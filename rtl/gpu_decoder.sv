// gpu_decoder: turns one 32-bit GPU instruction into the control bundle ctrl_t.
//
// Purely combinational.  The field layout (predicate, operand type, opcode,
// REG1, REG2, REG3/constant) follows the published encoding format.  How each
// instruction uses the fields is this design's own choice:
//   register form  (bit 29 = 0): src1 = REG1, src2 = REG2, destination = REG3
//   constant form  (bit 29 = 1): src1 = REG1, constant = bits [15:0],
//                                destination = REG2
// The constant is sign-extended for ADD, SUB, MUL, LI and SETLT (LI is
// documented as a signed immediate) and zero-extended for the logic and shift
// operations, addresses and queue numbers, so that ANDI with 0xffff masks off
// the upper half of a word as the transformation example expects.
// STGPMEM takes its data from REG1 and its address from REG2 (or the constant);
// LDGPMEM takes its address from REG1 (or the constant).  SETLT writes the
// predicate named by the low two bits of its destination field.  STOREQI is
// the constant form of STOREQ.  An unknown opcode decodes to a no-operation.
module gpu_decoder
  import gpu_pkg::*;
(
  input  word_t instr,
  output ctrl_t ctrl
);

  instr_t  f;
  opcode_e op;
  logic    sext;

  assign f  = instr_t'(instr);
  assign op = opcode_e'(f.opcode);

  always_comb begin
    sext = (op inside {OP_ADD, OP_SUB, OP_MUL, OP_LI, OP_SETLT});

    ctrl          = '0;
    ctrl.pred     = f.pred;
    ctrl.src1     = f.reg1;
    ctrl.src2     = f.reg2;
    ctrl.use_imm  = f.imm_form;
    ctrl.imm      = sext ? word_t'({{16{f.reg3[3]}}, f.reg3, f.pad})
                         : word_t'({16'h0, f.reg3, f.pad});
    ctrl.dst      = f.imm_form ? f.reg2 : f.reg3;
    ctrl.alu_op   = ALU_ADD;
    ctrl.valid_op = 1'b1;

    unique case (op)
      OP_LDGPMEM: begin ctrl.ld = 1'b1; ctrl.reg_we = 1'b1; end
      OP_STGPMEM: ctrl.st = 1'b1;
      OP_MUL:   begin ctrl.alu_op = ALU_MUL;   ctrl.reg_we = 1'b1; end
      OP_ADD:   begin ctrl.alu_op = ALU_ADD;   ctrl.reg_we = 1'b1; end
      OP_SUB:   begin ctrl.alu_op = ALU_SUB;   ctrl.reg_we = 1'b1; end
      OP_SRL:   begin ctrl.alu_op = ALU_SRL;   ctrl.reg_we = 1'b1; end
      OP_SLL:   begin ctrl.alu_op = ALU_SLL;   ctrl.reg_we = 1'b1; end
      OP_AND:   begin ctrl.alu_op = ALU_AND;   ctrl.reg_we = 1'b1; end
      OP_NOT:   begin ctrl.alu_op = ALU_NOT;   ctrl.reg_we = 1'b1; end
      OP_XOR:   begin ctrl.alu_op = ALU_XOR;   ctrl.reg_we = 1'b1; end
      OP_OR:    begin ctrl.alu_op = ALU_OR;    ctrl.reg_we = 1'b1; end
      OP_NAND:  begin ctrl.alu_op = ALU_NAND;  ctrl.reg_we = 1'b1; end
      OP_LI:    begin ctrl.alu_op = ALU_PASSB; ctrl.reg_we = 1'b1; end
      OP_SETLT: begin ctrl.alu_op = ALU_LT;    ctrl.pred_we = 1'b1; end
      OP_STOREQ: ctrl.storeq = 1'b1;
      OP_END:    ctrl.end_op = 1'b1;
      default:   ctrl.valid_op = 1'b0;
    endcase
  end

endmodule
========================================
# What the task asks
What you should output is every line of the records above, from the first through the line containing "transformation example expects.", unchanged.

# Result of the exercise
filename rtl/gpu_decoder.sv
// gpu_decoder: turns one 32-bit GPU instruction into the control bundle ctrl_t.
//
// Purely combinational.  The field layout (predicate, operand type, opcode,
// REG1, REG2, REG3/constant) follows the published encoding format.  How each
// instruction uses the fields is this design's own choice:
//   register form  (bit 29 = 0): src1 = REG1, src2 = REG2, destination = REG3
//   constant form  (bit 29 = 1): src1 = REG1, constant = bits [15:0],
//                                destination = REG2
// The constant is sign-extended for ADD, SUB, MUL, LI and SETLT (LI is
// documented as a signed immediate) and zero-extended for the logic and shift
// operations, addresses and queue numbers, so that ANDI with 0xffff masks off
// the upper half of a word as the transformation example expects.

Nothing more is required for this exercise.